**Exercise details**.
Write each line exactly, from the line that holds "output logic [15:0] rdata" through the final line of the material, and no other line.

**Excerpted records**.

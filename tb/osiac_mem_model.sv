// Behavioural model of the main memory seen by the OSIAC 662: 64K words of
// 16 bits, word addressed. Reads are combinational (rdata follows addr), a
// write stores wdata at the rising clock edge while write is high. Test
// benches load and inspect the array mem[] directly.
module osiac_mem_model (
  input  logic        clk,
  input  logic [15:0] addr,
  input  logic [15:0] wdata,
  input  logic        read,
  input  logic        write,
  output logic [15:0] rdata
);
  logic [15:0] mem [65536];

  assign rdata = mem[addr];

  always_ff @(posedge clk) begin
    if (write) mem[addr] <= wdata;
  end

  // the processor never reads and writes in the same cycle
  a_rw: assert property (@(posedge clk) !(read && write));
endmodule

**The completed task**.
  output logic [15:0] rdata
);
  logic [15:0] mem [65536];

  assign rdata = mem[addr];

  always_ff @(posedge clk) begin
    if (write) mem[addr] <= wdata;
  end

  // the processor never reads and writes in the same cycle
  a_rw: assert property (@(posedge clk) !(read && write));
endmodule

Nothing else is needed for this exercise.